_Required action:_
The records below hold a stretch from the line with "if (!rst_n) begin" through the line with "for (int n = 0; n < NP; n++) begin"; return exactly those lines, ends included, and nothing more.

_Data in this exercise:_
· · · · · · ·

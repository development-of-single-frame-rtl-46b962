// ddr_model: behavioural model of the shared DDR3 SDRAM as seen through NP
// memory ports (simulation only, not synthesizable).
//
// It holds WORDS 64-bit words shared by all ports. A request on port k is
// accepted at a clock edge when req_valid[k] and req_ready[k] are both
// high. Each cycle every port's req_ready is drawn at random, low with
// probability stall_pct percent, and at most max_per_cycle ports (rotating)
// are ready at once, which models waiting for the shared memory. Writes take
// effect when accepted; when several ports are accepted in one cycle they
// are applied in port order. Reads are answered on their own port in
// request order, LAT cycles after acceptance, with the data the word held
// when the read was accepted. Testbenches load and inspect the contents
// through the mem array.
module ddr_model
  import sprite_pkg::*;
#(
  parameter int unsigned NP        = 1,     // number of ports
  parameter int unsigned WORDS     = 4096,  // size in 64-bit words
  parameter int unsigned LAT       = 6,     // read latency in cycles
  parameter int unsigned STALL_PCT = 20     // initial stall probability (%)
) (
  input  logic                 clk,
  input  logic                 rst_n,
  input  logic     [NP-1:0]    req_valid,
  input  mem_req_t [NP-1:0]    req,
  output logic     [NP-1:0]    req_ready,
  output logic     [NP-1:0]    rsp_valid,
  output word_t    [NP-1:0]    rsp_rdata
);

  typedef struct {
    longint unsigned due;
    word_t           data;
  } pending_t;

  word_t           mem [WORDS];
  pending_t        pend [NP][$];
  longint unsigned cycle;
  int unsigned     stall_pct = STALL_PCT;
  int unsigned     max_per_cycle = NP;
  int unsigned     rot;
  longint unsigned n_stalls;   // port-cycles a request waited
  longint unsigned n_reads;
  longint unsigned n_writes;

  always @(posedge clk or negedge rst_n) begin
    if (!rst_n) begin
      req_ready <= '0;
      rsp_valid <= '0;
      rsp_rdata <= '0;
      cycle     <= 0;
      rot       <= 0;
      n_stalls  <= 0;
      n_reads   <= 0;
      n_writes  <= 0;
      for (int k = 0; k < NP; k++) pend[k].delete();
    end else begin
      automatic int unsigned granted = 0;
      automatic longint unsigned st = n_stalls, rd = n_reads, wr = n_writes;
      cycle <= cycle + 1;
      rot   <= (rot + 1) % NP;
      for (int n = 0; n < NP; n++) begin
        automatic int k = (rot + n) % NP;
        if (granted < max_per_cycle && $urandom_range(99) >= stall_pct) begin
          req_ready[k] <= 1'b1;
          granted++;
        end else req_ready[k] <= 1'b0;
      end
      for (int k = 0; k < NP; k++) begin
        if (req_valid[k] && !req_ready[k]) st++;
        if (req_valid[k] && req_ready[k]) begin
          if (req[k].addr >= WORDS) begin
            $error("ddr_model: address %0d out of range on port %0d", req[k].addr, k);
          end else if (req[k].we) begin
            mem[req[k].addr] = req[k].wdata;
            wr++;
          end else begin
            pend[k].push_back('{due: cycle + longint'(LAT), data: mem[req[k].addr]});
            rd++;
          end
        end
        rsp_valid[k] <= 1'b0;
        if (pend[k].size() > 0 && pend[k][0].due <= cycle) begin
          rsp_valid[k] <= 1'b1;
          rsp_rdata[k] <= pend[k][0].data;
          void'(pend[k].pop_front());
        end
      end
      n_stalls <= st;
      n_reads  <= rd;
      n_writes <= wr;
    end
  end

endmodule
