// tb_sprite_system_full: one frame of the multi-unit sprite drawing system
// at its default size: three units, a 1280x720 screen and 50 sprites of
// 64x64 pixels, the smallest sprite count of the document's evaluation.
// The system is instantiated without parameter overrides.
//
// Like tb_sprite_system, it acts as the host processor for one frame of
// single-frame sprite drawing. In each frame every unit first erases its own horizontal band of
// the screen, then draws its list of sprites, lowest priority first, at new
// random positions inside its band. The units run concurrently, each on its
// own port of a shared memory model with latency and random stalls. A
// reference copy of the memory is updated here by the drawing rule, and the
// whole memory is compared at the end of every frame. Cycle counts per frame
// are printed.
//
// Coverage: the test counts erase calls, draw calls, cycles in which two or
// more units were busy at once (sharing the memory), port-cycles with a
// stalled memory request, read/write interleaving on a unit's port (its two
// stages overlapping), transparent sprite pixels that let the screen show
// through, and sprites overlapping an earlier sprite. Each of them must have
// happened at least once.
module tb_sprite_system_full;
  import sprite_pkg::*;

  localparam int unsigned N_UNITS  = 3;
  localparam int unsigned GAME_DW  = GAME_DW_DEF;
  localparam int unsigned GAME_DH  = GAME_DH_DEF;
  localparam int unsigned MAX_SPW  = MAX_SPW_DEF;
  localparam int unsigned SPR_W    = 64;   // sprite width used
  localparam int unsigned SPR_H    = 64;   // sprite height used
  localparam int unsigned N_SPR    = 50;   // sprites per frame
  localparam int unsigned FRAMES   = 1;
  localparam int unsigned N_IMG    = 4;
  localparam int unsigned LAT      = 6;
  localparam int unsigned STALL    = 15;
  localparam int unsigned BAND     = GAME_DH / N_UNITS;
  localparam int unsigned SCR_W    = GAME_DW / 2 * GAME_DH;
  localparam int unsigned SP_BASE  = SCR_W;
  localparam int unsigned SP_SIZE  = SPR_W * SPR_H / 2;
  localparam int unsigned WORDS    = SP_BASE + N_IMG * SP_SIZE;
  localparam longint unsigned WATCHDOG = 5_000_000;

  logic                     clk = 0, rst_n = 0;
  logic      [N_UNITS-1:0]  start, busy, done;
  draw_cmd_t [N_UNITS-1:0]  cmd;
  logic      [N_UNITS-1:0]  m_req_valid, m_req_ready, m_rsp_valid;
  mem_req_t  [N_UNITS-1:0]  m_req;
  word_t     [N_UNITS-1:0]  m_rsp_rdata;

  int checks = 0, failures = 0;
  int n_erase = 0, n_draw = 0, n_shared = 0, n_interleave = 0;
  int n_transparent = 0, n_overlap_sprites = 0;

  sprite_system dut (.*);

  ddr_model #(.NP(N_UNITS), .WORDS(WORDS), .LAT(LAT), .STALL_PCT(STALL)) u_mem (
    .clk, .rst_n, .req_valid(m_req_valid), .req(m_req), .req_ready(m_req_ready),
    .rsp_valid(m_rsp_valid), .rsp_rdata(m_rsp_rdata)
  );

  always #5 clk = ~clk;

  word_t ref_mem [WORDS];
  logic  covered [GAME_DH][GAME_DW / 2];   // screen words drawn this frame

  initial begin
    repeat (WATCHDOG) @(posedge clk);
    failures++;
    $display("watchdog expired");
    $display("TB_RESULT checks=%0d failures=%0d", checks, failures);
    $finish;
  end

  // Port-level coverage. On each unit's port, a read accepted between two
  // writes shows the read stage fetching the next line while the write
  // stage is still writing.
  logic [1:0] hist [N_UNITS];
  always @(posedge clk) begin
    for (int u = 0; u < N_UNITS; u++) begin
      if (!rst_n) hist[u] <= 2'b00;
      else if (m_req_valid[u] && m_req_ready[u]) begin
        if (m_req[u].we && hist[u] == 2'b10) n_interleave++;
        hist[u] <= {hist[u][0], m_req[u].we};
      end
    end
    if (rst_n && $countones(busy) > 1) n_shared++;
  end

  function automatic pixel_t rand_pix(int zero_in);
    return ($urandom_range(zero_in - 1) == 0) ? '0 : pixel_t'($urandom);
  endfunction

  task automatic model(input draw_cmd_t c);
    for (int i = 0; i < c.h; i++)
      for (int j = 0; j < c.w / 2; j++) begin
        int unsigned sa, da, row, col;
        word_t s, o;
        row = i + c.y;
        col = c.x / 2 + j;
        sa = c.scp + row * (GAME_DW / 2) + col;
        da = c.scn + row * (GAME_DW / 2) + col;
        if (c.mode == MODE_ERASE) ref_mem[da] = '0;
        else begin
          if (covered[row][col]) n_overlap_sprites++;
          covered[row][col] = 1'b1;
          s = ref_mem[c.sp + i * (c.w / 2) + j];
          o = ref_mem[sa];
          for (int p = 0; p < 2; p++)
            if (s[p*32 +: 32] != 0) o[p*32 +: 32] = s[p*32 +: 32];
            else if (o[p*32 +: 32] != 0) n_transparent++;
          ref_mem[da] = o;
        end
      end
  endtask

  // One call on unit u; the reference is updated when the call has ended.
  task automatic call(input int u, input draw_cmd_t c);
    @(negedge clk);
    cmd[u] = c;
    start[u] = 1'b1;
    @(negedge clk);
    start[u] = 1'b0;
    while (!done[u]) @(negedge clk);
    if (c.mode == MODE_ERASE) n_erase++; else n_draw++;
    model(c);
  endtask

  task automatic unit_frame(input int u);
    draw_cmd_t c;
    // erase this unit's band
    c = '0;
    c.mode = MODE_ERASE;
    c.w = dim_t'(GAME_DW); c.h = dim_t'(BAND); c.y = dim_t'(u * BAND);
    c.scn = 0;
    call(u, c);
    // draw this unit's sprites, lowest priority first
    for (int k = u; k < N_SPR; k += N_UNITS) begin
      c = '0;
      c.mode = MODE_DRAW;
      c.w = dim_t'(SPR_W); c.h = dim_t'(SPR_H);
      c.x = dim_t'(2 * $urandom_range(0, (GAME_DW - SPR_W) / 2));
      c.y = dim_t'(u * BAND + $urandom_range(0, BAND - SPR_H));
      c.sp = addr_t'(SP_BASE + (k % N_IMG) * SP_SIZE);
      c.scp = 0; c.scn = 0;
      call(u, c);
    end
  endtask

  task automatic compare(input int frame);
    int bad;
    bad = 0;
    for (int a = 0; a < WORDS; a++) begin
      checks++;
      if (u_mem.mem[a] !== ref_mem[a]) begin
        failures++;
        bad++;
        if (bad < 6) $display("frame %0d word %0d: %h, expected %h", frame, a, u_mem.mem[a], ref_mem[a]);
      end
    end
  endtask

  initial begin
    longint unsigned t0;
    start = '0;
    cmd = '0;
    // previous frame's garbage on the screen, sprite images with transparent pixels
    for (int a = 0; a < WORDS; a++) begin
      if (a < SP_BASE) ref_mem[a] = {rand_pix(8), rand_pix(8)};
      else             ref_mem[a] = {rand_pix(3), rand_pix(3)};
      u_mem.mem[a] = ref_mem[a];
    end
    repeat (3) @(posedge clk);
    rst_n = 1;
    for (int f = 0; f < FRAMES; f++) begin
      for (int r = 0; r < GAME_DH; r++)
        for (int q = 0; q < GAME_DW / 2; q++) covered[r][q] = 1'b0;
      t0 = u_mem.cycle;
      fork
        begin
          for (int u = 0; u < N_UNITS; u++) begin
            automatic int uu = u;
            fork
              unit_frame(uu);
            join_none
          end
          wait fork;
        end
      join
      $display("frame %0d: %0d cycles = %0.2f ms at 100 MHz", f, u_mem.cycle - t0,
               real'(u_mem.cycle - t0) / 100000.0);
      $display("frame %0d: %0d cycles (%0d units, %0d sprites of %0dx%0d on %0dx%0d)",
               f, u_mem.cycle - t0, N_UNITS, N_SPR, SPR_W, SPR_H, GAME_DW, GAME_DH);
      repeat (2) @(posedge clk);
      compare(f);
    end
    $display("erase calls=%0d draw calls=%0d concurrent-unit cycles=%0d stalls=%0d interleave=%0d transparent=%0d overlaps=%0d",
             n_erase, n_draw, n_shared, u_mem.n_stalls, n_interleave, n_transparent, n_overlap_sprites);
    checks++;
    if (n_erase == 0 || n_draw == 0 || n_shared == 0 || u_mem.n_stalls == 0 || n_interleave == 0
        || n_transparent == 0 || n_overlap_sprites == 0) begin
      failures++;
      $display("a mechanism never happened");
    end
    $display("TB_RESULT checks=%0d failures=%0d", checks, failures);
    $finish;
  end
endmodule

· · · · · · ·

_Exercise response:_
    if (!rst_n) begin
      req_ready <= '0;
      rsp_valid <= '0;
      rsp_rdata <= '0;
      cycle     <= 0;
      rot       <= 0;
      n_stalls  <= 0;
      n_reads   <= 0;
      n_writes  <= 0;
      for (int k = 0; k < NP; k++) pend[k].delete();
    end else begin
      automatic int unsigned granted = 0;
      automatic longint unsigned st = n_stalls, rd = n_reads, wr = n_writes;
      cycle <= cycle + 1;
      rot   <= (rot + 1) % NP;
      for (int n = 0; n < NP; n++) begin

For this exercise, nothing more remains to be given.